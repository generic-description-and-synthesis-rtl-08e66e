// tb_gnp_total_sum_serial: groups of D = 3 random messages, first back to
// back, then with random gaps. Each output must equal the sum of the other
// inputs of its group, out_total the group sum, out_first/out_last must mark
// the group ends, and with back-to-back groups output k must come exactly D
// cycles after input k.
module tb_gnp_total_sum_serial;
  localparam int D = 3;
  int checks = 0, failures = 0;
  logic clk = 0, rst_n = 0;
  always #5 clk = ~clk;

  logic              clr = 0, in_valid = 0;
  logic signed [5:0] in_e = '0;
  logic              out_valid, out_first, out_last;
  logic signed [8:0] out_s, out_total;

  gnp_total_sum_serial #(.D(D), .WI(6)) dut (.*);

  // expected outputs, in order, with the cycle they are due (back to back) or -1
  int exp_s [$], exp_tot [$], exp_idx [$], exp_due [$];
  int grp [D];
  int cyc = 0;
  int outs = 0;
  always @(posedge clk) cyc <= cyc + 1;

  always @(posedge clk) if (rst_n && out_valid) begin
    int es, et, ei, ed;
    if (exp_s.size() == 0) begin
      failures++; $display("unexpected output");
    end else begin
      es = exp_s.pop_front(); et = exp_tot.pop_front(); ei = exp_idx.pop_front(); ed = exp_due.pop_front();
      checks += 4;
      if (int'(out_s) != es)     begin failures++; $display("out_s %0d exp %0d", out_s, es); end
      if (int'(out_total) != et) begin failures++; $display("out_total %0d exp %0d", out_total, et); end
      if (out_first != (ei == 0) || out_last != (ei == D - 1)) begin failures++; $display("first/last flags wrong"); end
      if (ed >= 0 && ed != cyc)  begin failures++; $display("output at cycle %0d, due %0d", cyc, ed); end
      outs++;
    end
  end

  task automatic send_group(input bit b2b, input int gapmax);
    automatic int tot = 0;
    for (int k = 0; k < D; k++) begin
      grp[k] = int'($urandom_range(62)) - 31;
      tot += grp[k];
    end
    for (int k = 0; k < D; k++) begin
      @(negedge clk);
      in_valid = 1; in_e = 6'(grp[k]);
      exp_s.push_back(tot - grp[k]); exp_tot.push_back(tot); exp_idx.push_back(k);
      exp_due.push_back(b2b ? cyc + D : -1);
    end
    @(negedge clk);
    in_valid = 0;
    if (b2b) return;
    repeat ($urandom_range(gapmax)) @(negedge clk);
  endtask

  initial begin
    repeat (2) @(posedge clk);
    rst_n = 1;
    // back-to-back groups: keep in_valid high between groups
    for (int g = 0; g < 40; g++) begin
      automatic int tot = 0;
      for (int k = 0; k < D; k++) begin grp[k] = int'($urandom_range(62)) - 31; tot += grp[k]; end
      for (int k = 0; k < D; k++) begin
        @(negedge clk);
        in_valid = 1; in_e = 6'(grp[k]);
        exp_s.push_back(tot - grp[k]); exp_tot.push_back(tot); exp_idx.push_back(k);
        exp_due.push_back(cyc + D);
      end
    end
    @(negedge clk); in_valid = 0;
    repeat (2 * D + 2) @(negedge clk);
    // groups with gaps
    for (int g = 0; g < 40; g++) send_group(1'b0, 2 * D);
    repeat (2 * D + 2) @(negedge clk);
    checks++;
    if (exp_s.size() != 0 || outs != 80 * D) begin
      failures++; $display("%0d outputs missing", exp_s.size());
    end
    $display("TB_RESULT checks=%0d failures=%0d", checks, failures);
    $finish;
  end
  initial begin
    repeat (5000) @(posedge clk);
    failures++;
    $display("watchdog expired");
    $display("TB_RESULT checks=%0d failures=%0d", checks, failures);
    $finish;
  end
endmodule
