// gnp_trellis: parallel generic node processor, trellis (forward-backward)
// scheme.
//
// Forward partial results f_k = e_1 OP ... OP e_k and backward partial
// results b_k = e_k OP ... OP e_D are formed along two chains; output j is
// s_j = f_{j-1} OP b_{j+1}, with s_1 = b_2 and s_D = f_{D-1} at the edges
// (the chain ends that would otherwise combine with a constant are dropped).
// The scheme needs no inverse, so besides OP_SUM and OP_XOR it supports
// OP_STAR, the check node function F on LLRs (ldpc_pkg::star), for which
// WM must equal the message width ldpc_pkg::W.
// Output width: WO = WM + clog2(D) + 1 for OP_SUM, WM otherwise. STAR results
// saturate to the message range by construction. Combinational.
// The scheme is the source method's; the edge handling and widths are this
// design's.
module gnp_trellis
  import ldpc_pkg::*;
#(
  parameter int   D  = 4,
  parameter int   WM = 6,
  parameter gop_e OP = OP_SUM,
  localparam int  WO = (OP == OP_SUM) ? WM + $clog2(D) + 1 : WM
) (
  input  logic signed [WM-1:0] e [D],
  output logic signed [WO-1:0] s [D]
);
  logic signed [WO-1:0] fw [D];
  logic signed [WO-1:0] bw [D];

  function automatic logic signed [WO-1:0] op(input logic signed [WO-1:0] a,
                                              input logic signed [WO-1:0] b);
    case (OP)
      OP_SUM:  return a + b;
      OP_XOR:  return a ^ b;
      default: return WO'(star(llr_t'(a), llr_t'(b)));
    endcase
  endfunction

  always_comb begin
    fw[0]   = WO'(e[0]);
    bw[D-1] = WO'(e[D-1]);
    for (int k = 1; k < D; k++)      fw[k] = op(fw[k-1], WO'(e[k]));
    for (int k = D - 2; k >= 0; k--) bw[k] = op(WO'(e[k]), bw[k+1]);
    s[0]   = bw[1];
    s[D-1] = fw[D-2];
    for (int j = 1; j < D - 1; j++) s[j] = op(fw[j-1], bw[j+1]);
  end

  initial assert (D >= 2 && (OP != OP_STAR || WM == W)) else $error("bad gnp_trellis parameters");
endmodule
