// tb_gnp_trellis: random inputs to 4-port trellis processors with the sum,
// XOR and star operators, and to a 6-port sum trellis. Sum and XOR outputs
// are compared with the operator over all other inputs; star outputs with a
// floating-point-derived star applied in the trellis order (left partial
// result of the inputs before j, right partial result of those after j).
module tb_gnp_trellis;
  import ldpc_pkg::*;
  import tb_ref_pkg::*;
  int checks = 0, failures = 0;
  logic signed [5:0] e4 [4], e6 [6];
  logic signed [8:0] s_sum [4];
  logic signed [5:0] s_xor [4], s_star [4];
  logic signed [9:0] s6 [6];

  gnp_trellis #(.D(4), .WM(6), .OP(OP_SUM))  dut_sum  (.e(e4), .s(s_sum));
  gnp_trellis #(.D(4), .WM(6), .OP(OP_XOR))  dut_xor  (.e(e4), .s(s_xor));
  gnp_trellis #(.D(4), .WM(6), .OP(OP_STAR)) dut_star (.e(e4), .s(s_star));
  gnp_trellis #(.D(6), .WM(6), .OP(OP_SUM))  dut_six  (.e(e6), .s(s6));

  initial begin
    for (int t = 0; t < 500; t++) begin
      for (int i = 0; i < 4; i++) e4[i] = 6'(int'($urandom_range(62)) - 31);
      for (int i = 0; i < 6; i++) e6[i] = 6'($urandom);
      #1;
      for (int j = 0; j < 4; j++) begin
        automatic int es = 0, l = 0, r = 0, st;
        automatic logic [5:0] ex = '0;
        automatic bit hl = 0, hr = 0;
        for (int i = 0; i < 4; i++) if (i != j) begin es += int'(e4[i]); ex ^= e4[i]; end
        for (int i = 0; i < j; i++) begin l = hl ? star_ref(l, int'(e4[i])) : int'(e4[i]); hl = 1; end
        for (int i = 3; i > j; i--) begin r = hr ? star_ref(int'(e4[i]), r) : int'(e4[i]); hr = 1; end
        st = (hl && hr) ? star_ref(l, r) : (hl ? l : r);
        checks += 3;
        if (int'(s_sum[j]) != es)  begin failures++; $display("sum s[%0d]=%0d exp %0d", j, s_sum[j], es); end
        if (s_xor[j] != ex)        begin failures++; $display("xor s[%0d] wrong", j); end
        if (int'(s_star[j]) != st) begin failures++; $display("star s[%0d]=%0d exp %0d", j, s_star[j], st); end
      end
      for (int j = 0; j < 6; j++) begin
        automatic int es = 0;
        for (int i = 0; i < 6; i++) if (i != j) es += int'(e6[i]);
        checks++;
        if (int'(s6[j]) != es) begin failures++; $display("sum6 s[%0d]=%0d exp %0d", j, s6[j], es); end
      end
    end
    $display("TB_RESULT checks=%0d failures=%0d", checks, failures);
    $finish;
  end
  initial begin
    #100000;
    failures++;
    $display("watchdog expired");
    $display("TB_RESULT checks=%0d failures=%0d", checks, failures);
    $finish;
  end
endmodule
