// vss_controller: sequencer of the vertical-shuffle decoder.
//
// Phases of one codeword:
//  LOAD   NB input beats (one block column of Z LLRs each) are written into
//         the intrinsic memories; the first beat clears the check memories.
//  PASS   the block columns are visited in order 0..NB-1 and, for each, its
//         MB edges (block rows 0..MB-1) are read on consecutive cycles. The
//         first pass is the initialization pass (init = 1: messages from the
//         checks are forced to 0, so every Q_nm becomes f(I_n) and R_m the
//         sum of them); every later pass is one decoding iteration.
//         The write-back of an edge follows its read by exactly MB cycles,
//         the latency of the serial variable processor; wr_* is rd_* delayed
//         through an MB-stage shift register.
//         mode_exact = 0: columns follow back to back, one column every MB
//         cycles (full rate, the next column reads a check before the
//         previous column's update of that same check has landed).
//         mode_exact = 1: each column waits until the previous one is written
//         back (2*MB cycles per column), which is the vertical shuffle
//         schedule exactly.
//  DRAIN  after the last column, wait until all write-backs are done, then
//         stop if the syndrome is zero or IMAX iterations were run, else run
//         another pass.
//  OUT    NB output beats of hard decisions, with out_ready back-pressure.
// The phase order follows the source method's hardware algorithm; the
// handshakes, the init pass, the mode input and the syndrome stop rule are
// this design's choices.
module vss_controller #(
  parameter int  MB   = 3,
  parameter int  NB   = 6,
  parameter int  IMAX = 20,
  localparam int RBW  = (MB > 1) ? $clog2(MB) : 1,
  localparam int CBW  = (NB > 1) ? $clog2(NB) : 1,
  localparam int IW   = $clog2(IMAX + 1)
) (
  input  logic           clk,
  input  logic           rst_n,
  input  logic           mode_exact,
  // input beats
  input  logic           in_valid,
  output logic           in_ready,
  output logic           load_en,
  output logic [CBW-1:0] load_col,
  output logic           clr,
  // edge read / write control
  output logic           rd_valid,
  output logic [RBW-1:0] rd_row,
  output logic [CBW-1:0] rd_col,
  output logic           rd_init,
  output logic           syn_clr,
  output logic           wr_valid,
  output logic [RBW-1:0] wr_row,
  output logic [CBW-1:0] wr_col,
  input  logic           syn_zero,
  // output beats
  output logic           out_valid,
  input  logic           out_ready,
  output logic [CBW-1:0] out_col,
  output logic           out_last,
  output logic [IW-1:0]  iters,
  output logic           converged
);
  typedef enum logic [1:0] {S_LOAD, S_PASS, S_DRAIN, S_OUT} state_e;
  state_e state;

  logic [CBW-1:0] col;
  logic [RBW-1:0] row;
  logic [RBW:0]   gap;       // idle cycles left before the next column (exact mode)
  logic           init_pass;
  logic           exact_r;
  logic           first_rd;

  // write-back pipeline: rd_* delayed by MB cycles
  logic           pv [MB];
  logic [RBW-1:0] pr [MB];
  logic [CBW-1:0] pc [MB];
  logic           pipe_busy;

  assign in_ready = (state == S_LOAD);
  assign load_en  = in_ready && in_valid;
  assign load_col = col;
  assign clr      = load_en && (col == '0);

  assign rd_valid = (state == S_PASS) && (gap == '0);
  assign rd_row   = row;
  assign rd_col   = col;
  assign rd_init  = init_pass;
  assign syn_clr  = rd_valid && first_rd;

  assign wr_valid = pv[MB-1];
  assign wr_row   = pr[MB-1];
  assign wr_col   = pc[MB-1];

  assign out_valid = (state == S_OUT);
  assign out_col   = col;
  assign out_last  = out_valid && (col == CBW'(NB - 1));

  always_comb begin
    pipe_busy = 1'b0;
    for (int k = 0; k < MB; k++) if (pv[k]) pipe_busy = 1'b1;
  end

  always_ff @(posedge clk or negedge rst_n) begin
    if (!rst_n) begin
      for (int k = 0; k < MB; k++) begin
        pv[k] <= 1'b0; pr[k] <= '0; pc[k] <= '0;
      end
    end else begin
      pv[0] <= rd_valid; pr[0] <= rd_row; pc[0] <= rd_col;
      for (int k = 1; k < MB; k++) begin
        pv[k] <= pv[k-1]; pr[k] <= pr[k-1]; pc[k] <= pc[k-1];
      end
    end
  end

  always_ff @(posedge clk or negedge rst_n) begin
    if (!rst_n) begin
      state     <= S_LOAD;
      col       <= '0;
      row       <= '0;
      gap       <= '0;
      init_pass <= 1'b0;
      exact_r   <= 1'b0;
      first_rd  <= 1'b0;
      iters     <= '0;
      converged <= 1'b0;
    end else begin
      case (state)
        S_LOAD: if (in_valid) begin
          if (col == CBW'(NB - 1)) begin
            state     <= S_PASS;
            col       <= '0;
            row       <= '0;
            gap       <= '0;
            init_pass <= 1'b1;
            first_rd  <= 1'b1;
            exact_r   <= mode_exact;
            iters     <= '0;
            converged <= 1'b0;
          end else begin
            col <= col + 1'b1;
          end
        end
        S_PASS: begin
          if (gap != '0) begin
            gap <= gap - 1'b1;
          end else begin
            first_rd <= 1'b0;
            if (row == RBW'(MB - 1)) begin
              row <= '0;
              if (col == CBW'(NB - 1)) begin
                state <= S_DRAIN;
                col   <= '0;
              end else begin
                col <= col + 1'b1;
                gap <= exact_r ? (RBW+1)'(MB) : '0;
              end
            end else begin
              row <= row + 1'b1;
            end
          end
        end
        S_DRAIN: if (!pipe_busy) begin
          if (init_pass) begin
            init_pass <= 1'b0;
            first_rd  <= 1'b1;
            state     <= S_PASS;
          end else begin
            iters <= iters + 1'b1;
            if (syn_zero || iters == IW'(IMAX - 1)) begin
              converged <= syn_zero;
              state     <= S_OUT;
            end else begin
              first_rd <= 1'b1;
              state    <= S_PASS;
            end
          end
        end
        S_OUT: if (out_ready) begin
          if (col == CBW'(NB - 1)) begin
            col   <= '0;
            state <= S_LOAD;
          end else begin
            col <= col + 1'b1;
          end
        end
        default: state <= S_LOAD;
      endcase
    end
  end
endmodule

_ _ _ _

Each line from the top of the material above through the line containing "out_first/out_last must mark" must be output exactly, and no other line.

repository generic-description-and-synthesis-rtl-08e66e
// tb_gnp_total_sum_serial: groups of D = 3 random messages, first back to
// back, then with random gaps. Each output must equal the sum of the other
// inputs of its group, out_total the group sum, out_first/out_last must mark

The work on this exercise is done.